#ubuntu-sugarteam 2010-04-09
<satellit__> dfarning_laptop: any ideas when USR may get updated?
<dfarning_laptop> satellit__ it is getting updated daily:)
<satellit__> where? I am looking in your sunjammer location is it somewhere else? (for VB)
<dfarning_laptop> right now it is still too broken to advertise but you can check out https://launchpad.net/~sugarteam/+archive/ppa
<satellit__> ok is there a virtual box version there?
<dfarning_laptop> now, we are focusing on the basics first. the most recent isos are at http://140.186.70.115/seeta/output/
<satellit__> ok thanks will try them for testing  I know you have been very busy elsewhere  : )
<dfarning_laptop> I don't think yesterday's build even works:(  I'll let you know when we have something worth testing
<satellit__> thanks will wait then....
<satellit__> have you seen fgrose's 3 scripts for self replicating live usb?
<satellit__> it works
<dfarning_laptop> thanks I appreciate your offer.

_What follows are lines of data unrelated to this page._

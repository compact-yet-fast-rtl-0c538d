// ascon_pkg: types, constants and small functions shared by the masked
// Ascon core.
//
// The 320-bit state is five 64-bit words x0..x4 (state_t[i] = x_i). A column
// is the 5-bit slice {x4[c],x3[c],x2[c],x1[c],x0[c]} at bit position c of the
// words (col_t bit i = x_i); the S-box works on one column. Column c is bit c
// of the words taken as integers, so the round constant, which the Ascon
// specification adds to x2 as an integer, lands in columns 0..7.
// Round constants and the IV are those of the Ascon v1.2 specification
// (Ascon-128a); the document itself prints neither.
package ascon_pkg;

  typedef logic [63:0]       word_t;
  typedef logic [4:0][63:0]  state_t;   // [i] = x_i
  typedef logic [4:0]        col_t;     // bit i = x_i of one column

  localparam int unsigned NCOL = 64;    // columns in the state

  // IV of Ascon-128a v1.2: k=128, r=128, a=12, b=8
  localparam word_t IV_ASCON128A = 64'h80800c0800000000;

  // Round constant of round r, r = 0..11 in the 12-round numbering
  // (p^b with 8 rounds uses r = 4..11).
  function automatic logic [7:0] round_const(input logic [3:0] r);
    logic [3:0] hi;
    hi = 4'hf - r;
    return {hi, r};
  endfunction

  function automatic word_t rotr(input word_t x, input int unsigned n);
    return (x >> n) | (x << (64 - n));
  endfunction

  function automatic col_t get_col(input state_t s, input logic [5:0] c);
    col_t v;
    for (int i = 0; i < 5; i++) v[i] = s[i][c];
    return v;
  endfunction

  // Number of column groups a round takes when n columns are handled
  // per cycle.
  function automatic int unsigned ngroups(input int unsigned n);
    return (NCOL + n - 1) / n;
  endfunction

  // Column that S-box p of domain k handles in column group g. Masked mode:
  // all domains see column g*PAR+p (as shares). High-throughput mode: the
  // D+1 domains of S-box p take D+1 neighbouring columns, domain k column
  // (g*PAR+p)*(D+1)+k. Results >= 64 mean "no column" (padding).
  function automatic int unsigned col_index(input int unsigned d, input int unsigned par,
                                            input int unsigned k, input int unsigned g,
                                            input int unsigned p, input logic ht);
    return ht ? (g * par + p) * (d + 1) + k : g * par + p;
  endfunction

endpackage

<satellit__> http://wiki.sugarlabs.org/go/Category_talk:Live_USB#Soas_stick_that_writes_live_USB.27s
<satellit__> neat
<dfarning_laptop> satellit__, i briefly read the email thread.  But I get distracted by interesting projects.  So, I am keeping my head down working on foundations of USR.
<satellit__> ok I sent wrong link. but I have a 2GB soas B that reproduces itself after customization
<satellit__> s/USB
<dfarning_laptop> Very nice sounds like steady progress....
<satellit__> http://people.sugarlabs.org/Tgillard/Custom-Spin-20100405-README-FIRST.txt
<dfarning_laptop> satellit__, I also like that several people besides the orginal core group are making interesting and useful contributions.
<satellit_> : ) let you go....
<dfarning_laptop> thanks for every thing.  I hope we have a useful and interesting USR soon.
<satellit_> can't wait....: ) ubuntu is a major OS It will be great...
<satellit_> * on ubuntu 9,04 here on my main PC
<satellitgbS-f488> test